Cherilyn Cecchini, MDKatie E. Golden, MD
Published on February 8, 2022

Key takeaways:

  • An electrolyte panel is a blood test that measures several different substances in the body. It can provide important information about your hydration and nutrition, kidney function, and overall health. 

  • This test has many uses. Your provider may order an electrolyte panel as part of your regular checkup, to monitor the levels of specific electrolytes, or to help diagnose the cause of new or unexplained symptoms.

  • Your electrolyte levels may change if you’re taking certain medications or have certain medical conditions. This test helps to ensure that your electrolyte levels remain in the normal range since these minerals affect key bodily functions.

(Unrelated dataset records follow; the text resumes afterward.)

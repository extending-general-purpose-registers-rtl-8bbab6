// tb_cov_mpn_add: 1024-bit multi-word addition on cov_core, two ways.
//
// Adds two 16-word (1024-bit) numbers with the two-words-per-iteration loop
// of a multi-precision add routine, once using add/addc:
//   ld a4,0(a1); ld a6,0(a2); addi a3,a3,-2; addi a1,a1,16;
//   add t4,a4,a6; addc t4,t4,t1; sd t4,0(a0);
//   ld a5,-8(a1); ld a7,8(a2); addi a2,a2,16; addi a0,a0,16;
//   add t1,a5,a7; addc t1,t1,t4; sd t1,-8(a0); bnez a3,loop
// and once with the plain RV64 idiom that rebuilds each carry with two sltu
// and two extra adds (21 instructions per iteration). Both sums and the
// final carry (made a 0/1 word with "addc rd, x0, rs" in the first variant,
// kept in t6 in the second) are compared with the exact sum; the loops must
// take 8 x 15 = 120 and 8 x 21 = 168 cycles, a saving of 48 instructions.
module tb_cov_mpn_add;
  import cov_pkg::*;

  int checks = 0, failures = 0;
  int cycle = 0;
  logic clk = 1'b0, rst_n = 1'b0;

  word_t       imem_addr, dmem_addr, dmem_wdata, dmem_rdata;
  logic [31:0] imem_rdata;
  logic        dmem_req, dmem_we, halted, illegal, retire;
  logic [7:0]  dmem_wstrb;

  logic [31:0] imem [256];
  word_t       dmem [128];

  cov_core dut (.*);

  always #5 clk = ~clk;
  assign imem_rdata = imem[imem_addr[9:2]];
  assign dmem_rdata = dmem[dmem_addr[9:3]];

  always_ff @(posedge clk) begin
    cycle <= cycle + 1;
    if (dmem_we)
      for (int i = 0; i < 8; i++)
        if (dmem_wstrb[i]) dmem[dmem_addr[9:3]][8*i +: 8] <= dmem_wdata[8*i +: 8];
  end

  initial begin
    repeat (40000) @(posedge clk);
    failures++;
    $display("watchdog expired");
    $display("TB_RESULT checks=%0d failures=%0d", checks, failures);
    $finish;
  end

  function automatic logic [31:0] r_t(int f7, int rs2, int rs1, int f3, int rd, logic [6:0] opc);
    return {7'(f7), 5'(rs2), 5'(rs1), 3'(f3), 5'(rd), opc};
  endfunction
  function automatic logic [31:0] i_t(int imm, int rs1, int f3, int rd, logic [6:0] opc);
    return {12'(imm), 5'(rs1), 3'(f3), 5'(rd), opc};
  endfunction
  function automatic logic [31:0] s_t(int imm, int rs2, int rs1);
    logic [11:0] m;
    m = 12'(imm);
    return {m[11:5], 5'(rs2), 5'(rs1), 3'd3, m[4:0], OPC_STORE};
  endfunction
  function automatic logic [31:0] bne_t(int off, int rs1);
    logic [12:0] m;
    m = 13'(off);
    return {m[12], m[10:5], 5'd0, 5'(rs1), 3'd1, m[4:1], m[11], OPC_BRANCH};
  endfunction

  int pc_idx = 0;
  task automatic emit(logic [31:0] w);
    imem[pc_idx] = w;
    pc_idx++;
  endtask

  localparam int A_ADR = 'h000, B_ADR = 'h080, R_ADR = 'h100;
  localparam int A0 = 10, A1 = 11, A2 = 12, A3 = 13, A4 = 14, A5 = 15, A6 = 16, A7 = 17;
  localparam int T0 = 5, T1 = 6, T2 = 7, T3 = 28, T4 = 29, T6 = 31;

  int loop_pc = 0, loop_end = 0, loop_cycles = 0, addc_cin = 0;

  always @(posedge clk)
    if (rst_n && dut.en) begin
      if (imem_addr >= 64'(loop_pc) && imem_addr < 64'(loop_end)) loop_cycles++;
      if (imem_rdata[6:0] == OPC_CUSTOM0 && dut.rs2_v.carry) addc_cin++;
    end

  task automatic add_(int rd, int a, int b);  emit(r_t(0, b, a, 0, rd, OPC_OP));      endtask
  task automatic sltu_(int rd, int a, int b); emit(r_t(0, b, a, 3, rd, OPC_OP));      endtask
  task automatic addc_(int rd, int a, int b); emit(r_t(0, b, a, 0, rd, OPC_CUSTOM0)); endtask
  task automatic addi_(int rd, int a, int k); emit(i_t(k, a, 0, rd, OPC_OP_IMM));     endtask
  task automatic ld_(int rd, int k, int a);   emit(i_t(k, a, 3, rd, OPC_LOAD));       endtask
  task automatic sd_(int rs, int k, int a);   emit(s_t(k, rs, a));                    endtask

  task automatic build(logic use_addc);
    pc_idx = 0;
    for (int i = 0; i < 256; i++) imem[i] = 32'h0000_0013;
    addi_(A0, 0, R_ADR); addi_(A1, 0, A_ADR); addi_(A2, 0, B_ADR); addi_(A3, 0, 16);
    addi_(T1, 0, 0); addi_(T6, 0, 0);
    loop_pc = pc_idx * 4;
    ld_(A4, 0, A1); ld_(A6, 0, A2); addi_(A3, A3, -2); addi_(A1, A1, 16);
    if (use_addc) begin
      add_(T4, A4, A6); addc_(T4, T4, T1); sd_(T4, 0, A0);
    end else begin
      add_(T0, A4, A6); sltu_(T2, T0, A4); add_(T4, T0, T6); sltu_(T3, T4, T0);
      sd_(T4, 0, A0); add_(T6, T2, T3);
    end
    ld_(A5, -8, A1); ld_(A7, 8, A2); addi_(A2, A2, 16); addi_(A0, A0, 16);
    if (use_addc) begin
      add_(T1, A5, A7); addc_(T1, T1, T4); sd_(T1, -8, A0);
    end else begin
      add_(T1, A5, A7); sltu_(T2, T1, A5); add_(T4, T1, T6); sltu_(T3, T4, T1);
      sd_(T4, -8, A0); add_(T6, T2, T3);
    end
    emit(bne_t(loop_pc - pc_idx * 4, A3));
    loop_end = pc_idx * 4;
    if (use_addc) begin
      addc_(T2, 0, T1); sd_(T2, 0, A0);
    end else begin
      sd_(T6, 0, A0);
    end
    emit(32'h0010_0073);                          // ebreak
  endtask

  initial begin
    word_t a [16], b [16];
    logic [64:0] acc;
    int cyc [2];

    for (int i = 0; i < 128; i++) dmem[i] = '0;
    for (int i = 0; i < 16; i++) begin
      a[i] = {$urandom(), $urandom()};
      b[i] = {$urandom(), $urandom()};
      if (i >= 5 && i <= 7) a[i] = ~b[i];            // carry ripples through
      if (i == 15) a[i] = '1;
      dmem[A_ADR/8 + i] = a[i]; dmem[B_ADR/8 + i] = b[i];
    end

    for (int pass = 0; pass < 2; pass++) begin
      build(pass == 0);
      for (int i = 0; i < 17; i++) dmem[R_ADR/8 + i] = '1;
      loop_cycles = 0;
      rst_n = 1'b0;
      repeat (3) @(posedge clk);
      @(negedge clk) rst_n = 1'b1;
      wait (halted);
      @(negedge clk);
      checks++;
      if (illegal) failures++;
      acc = '0;
      for (int i = 0; i < 16; i++) begin
        acc = {1'b0, a[i]} + {1'b0, b[i]} + {64'd0, acc[64]};
        checks++;
        if (dmem[R_ADR/8 + i] !== acc[63:0]) begin
          failures++;
          $display("FAIL pass %0d sum word %0d: got %h exp %h", pass, i, dmem[R_ADR/8 + i], acc[63:0]);
        end
      end
      checks++;
      if (dmem[R_ADR/8 + 16] !== {63'd0, acc[64]}) begin
        failures++;
        $display("FAIL pass %0d carry out", pass);
      end
      cyc[pass] = loop_cycles;
    end

    $display("1024-bit add loop: %0d cycles with addc, %0d with sltu; %0d addc with carry-in",
             cyc[0], cyc[1], addc_cin);
    checks++;
    if (cyc[0] != 8 * 15) failures++;
    checks++;
    if (cyc[1] - cyc[0] != 48) failures++;
    checks++;
    if (addc_cin == 0) failures++;
    $display("TB_RESULT checks=%0d failures=%0d", checks, failures);
    $finish;
  end

endmodule
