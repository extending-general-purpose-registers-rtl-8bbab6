// tb_cov_mpn_mul: 1024 x 1024-bit multiplication on cov_core.
//
// Multiplies two 16-word (1024-bit) numbers as 16 multiply-accumulate rows.
// Each row adds u[0..15] * v[j] into the result with the addc form of the
// inner loop:
//   ld a7,0(a1); addi a1,a1,8; ld a4,0(a0); addi a0,a0,8; mul a5,a7,a3;
//   addi a2,a2,-1; mulhu a7,a7,a3; add a5,a5,a4; add a6,a6,a5;
//   addc a4,a7,a5; sd a6,-8(a0); addc a6,a4,a6; bnez a2,loop
// a6 is the running carry word: the carries of the two adds are picked up
// by the two addc instructions, no sltu is needed. The 2048-bit result is
// compared with a schoolbook product computed in the testbench with 128-bit
// arithmetic, and the inner loop must take exactly 13 cycles per word
// (256 iterations) on the single-cycle core.
// The same multiplication is then run with the plain RV64 inner loop, which
// recovers each carry with sltu and needs 15 instructions per word; it must
// give the same product and take 2 x 256 = 512 more inner-loop cycles.
module tb_cov_mpn_mul;
  import cov_pkg::*;

  int checks = 0, failures = 0;
  int cycle = 0;
  logic clk = 1'b0, rst_n = 1'b0;

  word_t       imem_addr, dmem_addr, dmem_wdata, dmem_rdata;
  logic [31:0] imem_rdata;
  logic        dmem_req, dmem_we, halted, illegal, retire;
  logic [7:0]  dmem_wstrb;

  logic [31:0] imem [256];
  word_t       dmem [128];

  cov_core dut (.*);

  always #5 clk = ~clk;
  assign imem_rdata = imem[imem_addr[9:2]];
  assign dmem_rdata = dmem[dmem_addr[9:3]];

  always_ff @(posedge clk) begin
    cycle <= cycle + 1;
    if (dmem_we)
      for (int i = 0; i < 8; i++)
        if (dmem_wstrb[i]) dmem[dmem_addr[9:3]][8*i +: 8] <= dmem_wdata[8*i +: 8];
  end

  initial begin
    repeat (40000) @(posedge clk);
    failures++;
    $display("watchdog expired");
    $display("TB_RESULT checks=%0d failures=%0d", checks, failures);
    $finish;
  end

  function automatic logic [31:0] r_t(int f7, int rs2, int rs1, int f3, int rd, logic [6:0] opc);
    return {7'(f7), 5'(rs2), 5'(rs1), 3'(f3), 5'(rd), opc};
  endfunction
  function automatic logic [31:0] i_t(int imm, int rs1, int f3, int rd, logic [6:0] opc);
    return {12'(imm), 5'(rs1), 3'(f3), 5'(rd), opc};
  endfunction
  function automatic logic [31:0] s_t(int imm, int rs2, int rs1);
    logic [11:0] m;
    m = 12'(imm);
    return {m[11:5], 5'(rs2), 5'(rs1), 3'd3, m[4:0], OPC_STORE};
  endfunction
  function automatic logic [31:0] bne_t(int off, int rs1);
    logic [12:0] m;
    m = 13'(off);
    return {m[12], m[10:5], 5'd0, 5'(rs1), 3'd1, m[4:1], m[11], OPC_BRANCH};
  endfunction

  int pc_idx = 0;
  task automatic emit(logic [31:0] w);
    imem[pc_idx] = w;
    pc_idx++;
  endtask

  localparam int U = 'h000, V = 'h080, R = 'h100;
  localparam int A0 = 10, A1 = 11, A2 = 12, A3 = 13, A4 = 14, A5 = 15, A6 = 16, A7 = 17;
  localparam int ROW = 8, RP = 9, VP = 18;

  int inner_pc = 0, inner_end = 0, inner_cycles = 0, addc_cin = 0;

  always @(posedge clk)
    if (rst_n && dut.en) begin
      if (imem_addr >= 64'(inner_pc) && imem_addr < 64'(inner_end)) inner_cycles++;
      if (imem_rdata[6:0] == OPC_CUSTOM0 && dut.rs2_v.carry) addc_cin++;
    end

  // Program: 16 rows of "result[j..j+16] += u * v[j]".
  task automatic build(logic use_addc);
    int outer_pc;
    pc_idx = 0;
    for (int i = 0; i < 256; i++) imem[i] = 32'h0000_0013;
    emit(i_t(R, 0, 0, RP, OPC_OP_IMM));
    emit(i_t(V, 0, 0, VP, OPC_OP_IMM));
    emit(i_t(16, 0, 0, ROW, OPC_OP_IMM));
    outer_pc = pc_idx * 4;
    emit(i_t(0, VP, 3, A3, OPC_LOAD));            // ld a3, 0(vp)
    emit(i_t(0, RP, 0, A0, OPC_OP_IMM));          // a0 = rp
    emit(i_t(U, 0, 0, A1, OPC_OP_IMM));           // a1 = u
    emit(i_t(16, 0, 0, A2, OPC_OP_IMM));          // a2 = 16
    emit(i_t(0, 0, 0, A6, OPC_OP_IMM));           // a6 = 0
    inner_pc = pc_idx * 4;
    emit(i_t(0, A1, 3, A7, OPC_LOAD));            // ld a7,0(a1)
    emit(i_t(8, A1, 0, A1, OPC_OP_IMM));          // addi a1,a1,8
    emit(i_t(0, A0, 3, A4, OPC_LOAD));            // ld a4,0(a0)
    emit(i_t(8, A0, 0, A0, OPC_OP_IMM));          // addi a0,a0,8
    emit(r_t(1, A3, A7, 0, A5, OPC_OP));          // mul a5,a7,a3
    emit(i_t(-1, A2, 0, A2, OPC_OP_IMM));         // addi a2,a2,-1
    emit(r_t(1, A3, A7, 3, A7, OPC_OP));          // mulhu a7,a7,a3
    emit(r_t(0, A4, A5, 0, A5, OPC_OP));          // add a5,a5,a4
    emit(r_t(0, A5, A6, 0, A6, OPC_OP));          // add a6,a6,a5
    if (use_addc) begin
      emit(r_t(0, A5, A7, 0, A4, OPC_CUSTOM0));   // addc a4,a7,a5
      emit(s_t(-8, A6, A0));                      // sd a6,-8(a0)
      emit(r_t(0, A6, A4, 0, A6, OPC_CUSTOM0));   // addc a6,a4,a6
    end else begin
      emit(r_t(0, A4, A5, 3, A4, OPC_OP));        // sltu a4,a5,a4
      emit(r_t(0, A7, A4, 0, A4, OPC_OP));        // add a4,a4,a7
      emit(r_t(0, A5, A6, 3, A5, OPC_OP));        // sltu a5,a6,a5
      emit(s_t(-8, A6, A0));                      // sd a6,-8(a0)
      emit(r_t(0, A5, A4, 0, A6, OPC_OP));        // add a6,a4,a5
    end
    emit(bne_t(inner_pc - pc_idx * 4, A2));       // bnez a2, loop
    inner_end = pc_idx * 4;
    emit(s_t(0, A6, A0));                         // top word of the row
    emit(i_t(8, RP, 0, RP, OPC_OP_IMM));
    emit(i_t(8, VP, 0, VP, OPC_OP_IMM));
    emit(i_t(-1, ROW, 0, ROW, OPC_OP_IMM));
    emit(bne_t(outer_pc - pc_idx * 4, ROW));
    emit(32'h0010_0073);                          // ebreak
  endtask

  initial begin
    word_t u [16], v [16], r [32];
    logic [127:0] t;
    int cyc_addc, cyc_base;

    for (int i = 0; i < 128; i++) dmem[i] = '0;
    for (int i = 0; i < 16; i++) begin
      u[i] = {$urandom(), $urandom()};
      v[i] = {$urandom(), $urandom()};
      if (i == 15) begin u[i] = '1; v[i] = '1; end   // make carries frequent
      dmem[U/8 + i] = u[i]; dmem[V/8 + i] = v[i];
    end

    // reference: schoolbook product with 128-bit partial sums
    for (int i = 0; i < 32; i++) r[i] = '0;
    for (int j = 0; j < 16; j++) begin
      logic [63:0] c;
      c = '0;
      for (int i = 0; i < 16; i++) begin
        t = {64'd0, u[i]} * {64'd0, v[j]} + {64'd0, r[i + j]} + {64'd0, c};
        r[i + j] = t[63:0];
        c = t[127:64];
      end
      r[j + 16] = c;
    end

    cyc_addc = 0; cyc_base = 0;
    for (int pass = 0; pass < 2; pass++) begin
      build(pass == 0);
      for (int i = 0; i < 32; i++) dmem[R/8 + i] = '0;
      inner_cycles = 0;
      rst_n = 1'b0;
      repeat (3) @(posedge clk);
      @(negedge clk) rst_n = 1'b1;
      wait (halted);
      @(negedge clk);
      checks++;
      if (illegal) failures++;
      for (int i = 0; i < 32; i++) begin
        checks++;
        if (dmem[R/8 + i] !== r[i]) begin
          failures++;
          $display("FAIL pass %0d product word %0d: got %h exp %h", pass, i, dmem[R/8 + i], r[i]);
        end
      end
      if (pass == 0) cyc_addc = inner_cycles; else cyc_base = inner_cycles;
    end

    $display("1024x1024 multiply inner loop: %0d cycles with addc, %0d with sltu; %0d addc with carry-in",
             cyc_addc, cyc_base, addc_cin);
    checks++;
    if (cyc_addc != 16 * 16 * 13) begin
      failures++;
      $display("FAIL addc inner loop cycles %0d, expected %0d", cyc_addc, 16 * 16 * 13);
    end
    checks++;
    if (cyc_base - cyc_addc != 2 * 256) begin
      failures++;
      $display("FAIL saving %0d cycles, expected 512", cyc_base - cyc_addc);
    end
    checks++;
    if (addc_cin == 0) failures++;
    $display("TB_RESULT checks=%0d failures=%0d", checks, failures);
    $finish;
  end

endmodule
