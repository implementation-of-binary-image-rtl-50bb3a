// binary_compute_unit: one reconfigurable unit of the processing module.
//
// The unit windows its 1-bit input stream with its own line memories
// (window_generator), runs two binary compute elements on the window, lets
// two multiplexers pick the operands of a fine-grained 1-bit set element, and
// lets an output multiplexer pick the unit's result. The multiplexers choose
// among the taps listed in bip_pkg::tap_e: the original centre pixel, the
// centre bit of either element's logic result, either element's reduction or
// median result, and (output only) the set result.
//
// Pipeline, one window per input pixel:
//   S1 window (window_generator, registered)
//   S2 compute elements (registered results, centre pixel carried along)
//   S3 set element (registered; the other taps are delayed to match)
//   S4 output multiplexer (registered out_pix with out_valid)
// so out_valid follows the window pulse by three clocks. A frame of
// width*height pixels gives width*height outputs in raster order.
//
// idle is high when no pixel of a frame is inside the unit.
// pix_ready is low while the window generator flushes the end of a frame;
// pixels offered then are dropped. blk_req is high in the cycle a window is presented; the external block for
// that pixel must be on blk in the same cycle. The two-element structure, the
// set element and the multiplexer sources follow the source description; the tap
// encoding, the pipeline depth and the block request are this design's.
module binary_compute_unit
  import bip_pkg::*;
#(
  parameter int unsigned N     = 5,
  parameter int unsigned MAX_W = 640
) (
  input  logic           clk,
  input  logic           rst_n,
  input  logic           clear,
  input  logic [15:0]    width,
  input  logic [15:0]    height,
  input  bcu_cfg_t       cfg,
  input  logic           pix_valid,
  input  logic           pix,
  output logic           pix_ready,
  output logic           blk_req,
  input  logic [N*N-1:0] blk,
  output logic           out_valid,
  output logic           out_pix,
  output logic           idle
);

  localparam int unsigned C = (N - 1) / 2;

  logic           win_valid, centre;
  logic [N*N-1:0] win, active;
  logic [63:0]    act_full;
  logic [N*N-1:0] l0, l1;
  logic           r0, r1, m0, m1;
  logic           v2, c2, v3;
  logic [7:0]     tap2, tap3;
  logic           set_y;
  logic           win_idle;

  assign act_full = active_mask(N, int'(cfg.mask_size));
  assign active   = act_full[N*N-1:0];

  window_generator #(.N(N), .MAX_W(MAX_W)) u_win (
    .clk      (clk),
    .rst_n    (rst_n),
    .clear    (clear),
    .width    (width),
    .height   (height),
    .border   (cfg.border),
    .in_valid (pix_valid),
    .in_pix   (pix),
    .in_ready (pix_ready),
    .win_valid(win_valid),
    .win      (win),
    .centre   (centre),
    .idle     (win_idle)
  );

  assign blk_req = win_valid;

  binary_compute_element #(.N(N)) u_e0 (
    .clk(clk), .rst_n(rst_n), .en(win_valid), .cfg(cfg.e0), .active(active),
    .win(win), .blk(blk), .logic_res(l0), .red_res(r0), .med_res(m0)
  );

  binary_compute_element #(.N(N)) u_e1 (
    .clk(clk), .rst_n(rst_n), .en(win_valid), .cfg(cfg.e1), .active(active),
    .win(win), .blk(blk), .logic_res(l1), .red_res(r1), .med_res(m1)
  );

  // S2 bookkeeping
  always_ff @(posedge clk or negedge rst_n) begin
    if (!rst_n) begin
      v2 <= 1'b0;
      c2 <= 1'b0;
    end else begin
      v2 <= win_valid;
      if (win_valid) c2 <= centre;
    end
  end

  assign tap2 = {1'b0, m1, r1, l1[C*N+C], m0, r0, l0[C*N+C], c2};

  // S3: set element and delayed taps
  set_element u_set (
    .clk  (clk),
    .rst_n(rst_n),
    .en   (v2),
    .a    (tap2[cfg.set_a]),
    .b    (tap2[cfg.set_b]),
    .op   (cfg.sop),
    .y    (set_y)
  );

  always_ff @(posedge clk or negedge rst_n) begin
    if (!rst_n) begin
      v3          <= 1'b0;
      tap3[6:0]   <= '0;
    end else begin
      v3 <= v2;
      if (v2) tap3[6:0] <= tap2[6:0];
    end
  end
  assign tap3[7] = set_y;

  // S4: unit output multiplexer
  always_ff @(posedge clk or negedge rst_n) begin
    if (!rst_n) begin
      out_valid <= 1'b0;
      out_pix   <= 1'b0;
    end else begin
      out_valid <= v3;
      if (v3) out_pix <= tap3[cfg.out_sel];
    end
  end

  // nothing of a frame left anywhere in the unit
  assign idle = win_idle && !win_valid && !v2 && !v3 && !out_valid;

endmodule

Close-up on a doctor or lab tech holding test tubes for an electrolyte panel test.
Shidlovski/iStock via Getty Images

An electrolyte panel is a blood test. It measures the levels of the body’s main electrolytes that play an important role in many bodily functions, such as heart rhythm, muscle contraction, and brain function. It also includes tests to assess kidney function and hydration status. We’ll explain which substances an electrolyte panel measures, common reasons providers order them, and how to read your results.

What does an electrolyte panel measure?

An electrolyte panel (also referred to as a “metabolic panel”) measures electrolytes and other substances in the blood that play important roles in your overall health. These include:

  • Sodium (Na): plays a key role in fluid balance and brain function

  • Potassium (K): regulates the heartbeat as well as nerve and muscle activity

  • Chloride (Cl): contributes to fluid balance and acid-base levels in the blood

  • Carbon dioxide (CO2): indicates how well your body is maintaining the right acid-base balance

  • Blood urea nitrogen (BUN) and creatinine (Cr): two waste products that provide a measure of kidney function

  • Glucose: also known as “blood sugar”

Together, these components make up a basic metabolic panel (BMP). There’s also a more extensive panel that providers can order if needed. 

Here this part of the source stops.